> What you need to do
From the first line to the last, transcribe the data exactly.

> Provided data
══════════════════════════════

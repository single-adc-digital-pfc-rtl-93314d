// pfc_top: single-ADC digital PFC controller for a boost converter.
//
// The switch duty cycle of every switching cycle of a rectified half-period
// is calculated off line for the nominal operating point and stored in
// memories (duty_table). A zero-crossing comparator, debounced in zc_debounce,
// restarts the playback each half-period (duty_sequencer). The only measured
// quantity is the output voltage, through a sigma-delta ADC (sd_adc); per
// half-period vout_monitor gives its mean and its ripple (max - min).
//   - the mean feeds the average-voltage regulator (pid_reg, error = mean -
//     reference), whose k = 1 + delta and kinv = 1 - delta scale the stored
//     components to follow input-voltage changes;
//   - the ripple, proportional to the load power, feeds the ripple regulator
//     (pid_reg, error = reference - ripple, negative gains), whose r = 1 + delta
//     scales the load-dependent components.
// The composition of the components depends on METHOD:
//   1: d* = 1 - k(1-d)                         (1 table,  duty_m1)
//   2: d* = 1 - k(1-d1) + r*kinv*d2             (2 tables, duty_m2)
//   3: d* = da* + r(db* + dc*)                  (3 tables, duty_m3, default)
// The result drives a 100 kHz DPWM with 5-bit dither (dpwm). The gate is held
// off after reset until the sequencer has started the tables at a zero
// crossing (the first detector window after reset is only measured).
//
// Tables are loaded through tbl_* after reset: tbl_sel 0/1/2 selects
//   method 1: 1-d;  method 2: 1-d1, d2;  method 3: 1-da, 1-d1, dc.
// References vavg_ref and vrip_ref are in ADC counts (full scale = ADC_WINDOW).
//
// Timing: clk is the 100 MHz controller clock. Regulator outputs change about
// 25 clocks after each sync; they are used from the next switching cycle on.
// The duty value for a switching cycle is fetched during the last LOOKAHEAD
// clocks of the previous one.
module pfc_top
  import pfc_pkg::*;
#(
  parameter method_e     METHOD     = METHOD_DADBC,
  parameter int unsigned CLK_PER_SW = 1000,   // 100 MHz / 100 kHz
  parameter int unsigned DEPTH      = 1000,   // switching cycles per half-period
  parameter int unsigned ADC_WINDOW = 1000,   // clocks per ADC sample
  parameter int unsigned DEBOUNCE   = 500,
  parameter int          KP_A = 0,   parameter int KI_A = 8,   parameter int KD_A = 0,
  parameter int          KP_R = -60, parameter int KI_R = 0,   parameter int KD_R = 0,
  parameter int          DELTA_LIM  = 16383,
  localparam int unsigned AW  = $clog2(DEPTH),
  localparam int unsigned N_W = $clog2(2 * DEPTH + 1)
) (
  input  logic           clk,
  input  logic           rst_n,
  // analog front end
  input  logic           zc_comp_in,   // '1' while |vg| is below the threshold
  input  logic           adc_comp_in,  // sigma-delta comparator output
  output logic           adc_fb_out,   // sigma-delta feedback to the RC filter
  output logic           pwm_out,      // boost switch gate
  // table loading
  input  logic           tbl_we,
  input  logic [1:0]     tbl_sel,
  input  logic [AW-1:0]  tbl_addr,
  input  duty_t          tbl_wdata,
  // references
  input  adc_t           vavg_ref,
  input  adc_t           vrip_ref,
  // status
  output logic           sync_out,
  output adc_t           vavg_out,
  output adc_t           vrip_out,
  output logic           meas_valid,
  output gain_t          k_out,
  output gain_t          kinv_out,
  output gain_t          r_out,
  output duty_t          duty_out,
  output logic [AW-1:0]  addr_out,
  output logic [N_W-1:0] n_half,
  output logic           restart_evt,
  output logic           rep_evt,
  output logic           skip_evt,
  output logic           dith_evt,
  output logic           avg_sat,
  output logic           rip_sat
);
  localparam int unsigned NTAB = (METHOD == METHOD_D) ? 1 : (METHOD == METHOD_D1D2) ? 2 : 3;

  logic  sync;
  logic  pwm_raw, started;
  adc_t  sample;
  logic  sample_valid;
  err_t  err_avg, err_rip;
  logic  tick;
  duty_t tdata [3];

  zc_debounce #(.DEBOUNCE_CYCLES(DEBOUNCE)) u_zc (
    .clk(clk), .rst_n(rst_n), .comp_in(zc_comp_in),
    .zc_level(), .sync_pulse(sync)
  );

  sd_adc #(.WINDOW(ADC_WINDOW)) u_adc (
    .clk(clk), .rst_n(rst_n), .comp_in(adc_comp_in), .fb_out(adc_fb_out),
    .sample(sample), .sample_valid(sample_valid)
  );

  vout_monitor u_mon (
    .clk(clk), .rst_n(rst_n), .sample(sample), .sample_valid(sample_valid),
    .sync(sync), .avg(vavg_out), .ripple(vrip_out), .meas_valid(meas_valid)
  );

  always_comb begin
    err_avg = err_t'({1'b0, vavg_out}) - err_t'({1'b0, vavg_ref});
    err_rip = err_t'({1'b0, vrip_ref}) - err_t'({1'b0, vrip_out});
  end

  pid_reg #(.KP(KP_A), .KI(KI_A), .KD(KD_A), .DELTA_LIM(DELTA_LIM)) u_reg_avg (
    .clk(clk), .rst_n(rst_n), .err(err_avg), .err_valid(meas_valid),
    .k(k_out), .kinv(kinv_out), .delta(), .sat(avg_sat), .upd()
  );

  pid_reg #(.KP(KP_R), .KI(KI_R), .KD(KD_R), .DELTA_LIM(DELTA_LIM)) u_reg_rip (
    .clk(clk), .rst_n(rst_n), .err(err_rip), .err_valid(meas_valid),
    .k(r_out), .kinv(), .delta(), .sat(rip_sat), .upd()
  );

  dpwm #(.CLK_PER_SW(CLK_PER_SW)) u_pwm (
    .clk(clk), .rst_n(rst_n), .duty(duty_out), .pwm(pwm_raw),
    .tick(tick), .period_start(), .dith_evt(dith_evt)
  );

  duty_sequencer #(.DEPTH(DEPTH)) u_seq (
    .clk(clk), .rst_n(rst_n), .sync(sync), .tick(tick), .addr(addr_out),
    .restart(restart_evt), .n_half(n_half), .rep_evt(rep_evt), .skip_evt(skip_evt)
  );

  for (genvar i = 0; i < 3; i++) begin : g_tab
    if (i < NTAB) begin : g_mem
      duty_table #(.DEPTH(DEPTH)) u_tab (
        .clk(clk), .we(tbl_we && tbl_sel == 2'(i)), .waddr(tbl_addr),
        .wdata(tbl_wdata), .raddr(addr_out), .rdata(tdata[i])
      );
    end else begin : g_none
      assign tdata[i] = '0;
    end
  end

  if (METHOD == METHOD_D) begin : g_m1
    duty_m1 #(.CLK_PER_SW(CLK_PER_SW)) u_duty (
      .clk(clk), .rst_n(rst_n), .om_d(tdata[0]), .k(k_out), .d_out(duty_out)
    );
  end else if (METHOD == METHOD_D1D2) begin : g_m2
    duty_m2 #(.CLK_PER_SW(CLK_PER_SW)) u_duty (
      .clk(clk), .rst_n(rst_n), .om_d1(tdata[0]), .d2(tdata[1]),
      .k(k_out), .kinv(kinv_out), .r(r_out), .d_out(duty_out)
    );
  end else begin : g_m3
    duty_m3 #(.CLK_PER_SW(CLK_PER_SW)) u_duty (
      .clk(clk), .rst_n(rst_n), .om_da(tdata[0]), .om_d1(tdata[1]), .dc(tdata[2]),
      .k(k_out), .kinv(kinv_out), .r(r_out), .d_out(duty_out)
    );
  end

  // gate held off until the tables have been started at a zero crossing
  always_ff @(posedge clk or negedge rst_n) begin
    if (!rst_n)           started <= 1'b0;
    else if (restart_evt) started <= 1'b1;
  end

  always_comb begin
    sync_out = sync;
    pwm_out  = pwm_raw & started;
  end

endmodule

══════════════════════════════

> Task solution
repository single-adc-digital-pfc-rtl-93314d
// pfc_top: single-ADC digital PFC controller for a boost converter.
//
// The switch duty cycle of every switching cycle of a rectified half-period
// is calculated off line for the nominal operating point and stored in
// memories (duty_table). A zero-crossing comparator, debounced in zc_debounce,
// restarts the playback each half-period (duty_sequencer). The only measured
// quantity is the output voltage, through a sigma-delta ADC (sd_adc); per
// half-period vout_monitor gives its mean and its ripple (max - min).
//   - the mean feeds the average-voltage regulator (pid_reg, error = mean -
//     reference), whose k = 1 + delta and kinv = 1 - delta scale the stored
//     components to follow input-voltage changes;
//   - the ripple, proportional to the load power, feeds the ripple regulator
//     (pid_reg, error = reference - ripple, negative gains), whose r = 1 + delta
//     scales the load-dependent components.
// The composition of the components depends on METHOD:
//   1: d* = 1 - k(1-d)                         (1 table,  duty_m1)
//   2: d* = 1 - k(1-d1) + r*kinv*d2             (2 tables, duty_m2)
//   3: d* = da* + r(db* + dc*)                  (3 tables, duty_m3, default)
// The result drives a 100 kHz DPWM with 5-bit dither (dpwm). The gate is held
// off after reset until the sequencer has started the tables at a zero
// crossing (the first detector window after reset is only measured).
//
// Tables are loaded through tbl_* after reset: tbl_sel 0/1/2 selects
//   method 1: 1-d;  method 2: 1-d1, d2;  method 3: 1-da, 1-d1, dc.
// References vavg_ref and vrip_ref are in ADC counts (full scale = ADC_WINDOW).
//
// Timing: clk is the 100 MHz controller clock. Regulator outputs change about
// 25 clocks after each sync; they are used from the next switching cycle on.
// The duty value for a switching cycle is fetched during the last LOOKAHEAD
// clocks of the previous one.
module pfc_top
  import pfc_pkg::*;
#(
  parameter method_e     METHOD     = METHOD_DADBC,
  parameter int unsigned CLK_PER_SW = 1000,   // 100 MHz / 100 kHz
  parameter int unsigned DEPTH      = 1000,   // switching cycles per half-period
  parameter int unsigned ADC_WINDOW = 1000,   // clocks per ADC sample
  parameter int unsigned DEBOUNCE   = 500,
  parameter int          KP_A = 0,   parameter int KI_A = 8,   parameter int KD_A = 0,
  parameter int          KP_R = -60, parameter int KI_R = 0,   parameter int KD_R = 0,
  parameter int          DELTA_LIM  = 16383,
  localparam int unsigned AW  = $clog2(DEPTH),
  localparam int unsigned N_W = $clog2(2 * DEPTH + 1)
) (
  input  logic           clk,
  input  logic           rst_n,
  // analog front end
  input  logic           zc_comp_in,   // '1' while |vg| is below the threshold
  input  logic           adc_comp_in,  // sigma-delta comparator output
  output logic           adc_fb_out,   // sigma-delta feedback to the RC filter
  output logic           pwm_out,      // boost switch gate
  // table loading
  input  logic           tbl_we,
  input  logic [1:0]     tbl_sel,
  input  logic [AW-1:0]  tbl_addr,
  input  duty_t          tbl_wdata,
  // references
  input  adc_t           vavg_ref,
  input  adc_t           vrip_ref,
  // status
  output logic           sync_out,
  output adc_t           vavg_out,
  output adc_t           vrip_out,
  output logic           meas_valid,
  output gain_t          k_out,
  output gain_t          kinv_out,
  output gain_t          r_out,
  output duty_t          duty_out,
  output logic [AW-1:0]  addr_out,
  output logic [N_W-1:0] n_half,
  output logic           restart_evt,
  output logic           rep_evt,
  output logic           skip_evt,
  output logic           dith_evt,
  output logic           avg_sat,
  output logic           rip_sat
);
  localparam int unsigned NTAB = (METHOD == METHOD_D) ? 1 : (METHOD == METHOD_D1D2) ? 2 : 3;

  logic  sync;
  logic  pwm_raw, started;
  adc_t  sample;
  logic  sample_valid;
  err_t  err_avg, err_rip;
  logic  tick;
  duty_t tdata [3];

  zc_debounce #(.DEBOUNCE_CYCLES(DEBOUNCE)) u_zc (
    .clk(clk), .rst_n(rst_n), .comp_in(zc_comp_in),
    .zc_level(), .sync_pulse(sync)
  );

  sd_adc #(.WINDOW(ADC_WINDOW)) u_adc (
    .clk(clk), .rst_n(rst_n), .comp_in(adc_comp_in), .fb_out(adc_fb_out),
    .sample(sample), .sample_valid(sample_valid)
  );

  vout_monitor u_mon (
    .clk(clk), .rst_n(rst_n), .sample(sample), .sample_valid(sample_valid),
    .sync(sync), .avg(vavg_out), .ripple(vrip_out), .meas_valid(meas_valid)
  );

  always_comb begin
    err_avg = err_t'({1'b0, vavg_out}) - err_t'({1'b0, vavg_ref});
    err_rip = err_t'({1'b0, vrip_ref}) - err_t'({1'b0, vrip_out});
  end

  pid_reg #(.KP(KP_A), .KI(KI_A), .KD(KD_A), .DELTA_LIM(DELTA_LIM)) u_reg_avg (
    .clk(clk), .rst_n(rst_n), .err(err_avg), .err_valid(meas_valid),
    .k(k_out), .kinv(kinv_out), .delta(), .sat(avg_sat), .upd()
  );

  pid_reg #(.KP(KP_R), .KI(KI_R), .KD(KD_R), .DELTA_LIM(DELTA_LIM)) u_reg_rip (
    .clk(clk), .rst_n(rst_n), .err(err_rip), .err_valid(meas_valid),
    .k(r_out), .kinv(), .delta(), .sat(rip_sat), .upd()
  );

  dpwm #(.CLK_PER_SW(CLK_PER_SW)) u_pwm (
    .clk(clk), .rst_n(rst_n), .duty(duty_out), .pwm(pwm_raw),
    .tick(tick), .period_start(), .dith_evt(dith_evt)
  );

  duty_sequencer #(.DEPTH(DEPTH)) u_seq (
    .clk(clk), .rst_n(rst_n), .sync(sync), .tick(tick), .addr(addr_out),
    .restart(restart_evt), .n_half(n_half), .rep_evt(rep_evt), .skip_evt(skip_evt)
  );

  for (genvar i = 0; i < 3; i++) begin : g_tab
    if (i < NTAB) begin : g_mem
      duty_table #(.DEPTH(DEPTH)) u_tab (
        .clk(clk), .we(tbl_we && tbl_sel == 2'(i)), .waddr(tbl_addr),
        .wdata(tbl_wdata), .raddr(addr_out), .rdata(tdata[i])
      );
    end else begin : g_none
      assign tdata[i] = '0;
    end
  end

  if (METHOD == METHOD_D) begin : g_m1
    duty_m1 #(.CLK_PER_SW(CLK_PER_SW)) u_duty (
      .clk(clk), .rst_n(rst_n), .om_d(tdata[0]), .k(k_out), .d_out(duty_out)
    );
  end else if (METHOD == METHOD_D1D2) begin : g_m2
    duty_m2 #(.CLK_PER_SW(CLK_PER_SW)) u_duty (
      .clk(clk), .rst_n(rst_n), .om_d1(tdata[0]), .d2(tdata[1]),
      .k(k_out), .kinv(kinv_out), .r(r_out), .d_out(duty_out)
    );
  end else begin : g_m3
    duty_m3 #(.CLK_PER_SW(CLK_PER_SW)) u_duty (
      .clk(clk), .rst_n(rst_n), .om_da(tdata[0]), .om_d1(tdata[1]), .dc(tdata[2]),
      .k(k_out), .kinv(kinv_out), .r(r_out), .d_out(duty_out)
    );
  end

  // gate held off until the tables have been started at a zero crossing
  always_ff @(posedge clk or negedge rst_n) begin
    if (!rst_n)           started <= 1'b0;
    else if (restart_evt) started <= 1'b1;
  end

  always_comb begin
    sync_out = sync;
    pwm_out  = pwm_raw & started;
  end

endmodule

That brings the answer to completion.